┌─ MATERIAL FOR THE TASK

// ld_next_input -- Next Input Calculator: controller inputs from the plant
// output.
//
//   error(k+1) = step - y(k)
//   rate(k+1)  = (error(k) - error(k+1)) * (1/T),  1/T = 100
//
// The difference is taken at the full plant precision (16 fraction bits);
// the multiplication by 100 is a constant multiplication. The controller's
// tables cover a non-negative error whose magnitude is falling, so the
// calculator folds the other half-plane onto it: when the error is negative
// it negates error and rate and raises mirror_o, and the controller negates
// its result. A rate whose error magnitude is growing (not covered by the
// tables) is clamped to 0, which is also what the first sample after a step
// sees. The error is then truncated to unsigned 2.8 and the rate to unsigned
// 6.4, both saturating at 10 bits. Folding and clamping are this design's
// choices; the formulas and formats follow the published implementation.
//
// Purely combinational. err_full_o is the signed error to be stored as the
// next sample's previous error.
module ld_next_input
  import ld_pkg::*;
(
  input  y_t                step_i,      // reference
  input  y_t                y_i,         // plant output y(k)
  input  y_t                err_prev_i,  // error(k), full precision
  output y_t                err_full_o,  // error(k+1), full precision
  output logic [ERR_W-1:0]  err_o,       // |error|, unsigned 2.8
  output logic [RATE_W-1:0] rate_o,      // folded rate, unsigned 6.4
  output logic              mirror_o,    // error was negative
  output logic              clamp_o      // rate was clamped to zero
);

  localparam int unsigned RW = Y_W + 8;

  y_t                   e, e_abs;
  logic signed [RW-1:0] rate_full, rate_fold;

  always_comb begin
    e         = step_i - y_i;
    rate_full = (RW'(err_prev_i) - RW'(e)) * RW'(INV_T);
    mirror_o  = e < 0;
    e_abs     = mirror_o ? -e : e;
    rate_fold = mirror_o ? -rate_full : rate_full;

    if ((e_abs >>> (Y_FRAC - ERR_FRAC)) > y_t'(2**ERR_W - 1))
      err_o = '1;
    else
      err_o = e_abs[Y_FRAC - ERR_FRAC +: ERR_W];

    clamp_o = rate_fold < 0;
    if (clamp_o)
      rate_o = '0;
    else if ((rate_fold >>> (Y_FRAC - RATE_FRAC)) > RW'(2**RATE_W - 1))
      rate_o = '1;
    else
      rate_o = rate_fold[Y_FRAC - RATE_FRAC +: RATE_W];
  end

  assign err_full_o = e;

endmodule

└─

**EXERCISE AIM**
Line by line, retype all of the records exactly.

**OUTPUT**
// ld_next_input -- Next Input Calculator: controller inputs from the plant
// output.
//
//   error(k+1) = step - y(k)
//   rate(k+1)  = (error(k) - error(k+1)) * (1/T),  1/T = 100
//
// The difference is taken at the full plant precision (16 fraction bits);
// the multiplication by 100 is a constant multiplication. The controller's
// tables cover a non-negative error whose magnitude is falling, so the
// calculator folds the other half-plane onto it: when the error is negative
// it negates error and rate and raises mirror_o, and the controller negates
// its result. A rate whose error magnitude is growing (not covered by the
// tables) is clamped to 0, which is also what the first sample after a step
// sees. The error is then truncated to unsigned 2.8 and the rate to unsigned
// 6.4, both saturating at 10 bits. Folding and clamping are this design's
// choices; the formulas and formats follow the published implementation.
//
// Purely combinational. err_full_o is the signed error to be stored as the
// next sample's previous error.
module ld_next_input
  import ld_pkg::*;
(
  input  y_t                step_i,      // reference
  input  y_t                y_i,         // plant output y(k)
  input  y_t                err_prev_i,  // error(k), full precision
  output y_t                err_full_o,  // error(k+1), full precision
  output logic [ERR_W-1:0]  err_o,       // |error|, unsigned 2.8
  output logic [RATE_W-1:0] rate_o,      // folded rate, unsigned 6.4
  output logic              mirror_o,    // error was negative
  output logic              clamp_o      // rate was clamped to zero
);

  localparam int unsigned RW = Y_W + 8;

  y_t                   e, e_abs;
  logic signed [RW-1:0] rate_full, rate_fold;

  always_comb begin
    e         = step_i - y_i;
    rate_full = (RW'(err_prev_i) - RW'(e)) * RW'(INV_T);
    mirror_o  = e < 0;
    e_abs     = mirror_o ? -e : e;
    rate_fold = mirror_o ? -rate_full : rate_full;

    if ((e_abs >>> (Y_FRAC - ERR_FRAC)) > y_t'(2**ERR_W - 1))
      err_o = '1;
    else
      err_o = e_abs[Y_FRAC - ERR_FRAC +: ERR_W];

    clamp_o = rate_fold < 0;
    if (clamp_o)
      rate_o = '0;
    else if ((rate_fold >>> (Y_FRAC - RATE_FRAC)) > RW'(2**RATE_W - 1))
      rate_o = '1;
    else
      rate_o = rate_fold[Y_FRAC - RATE_FRAC +: RATE_W];
  end

  assign err_full_o = e;

endmodule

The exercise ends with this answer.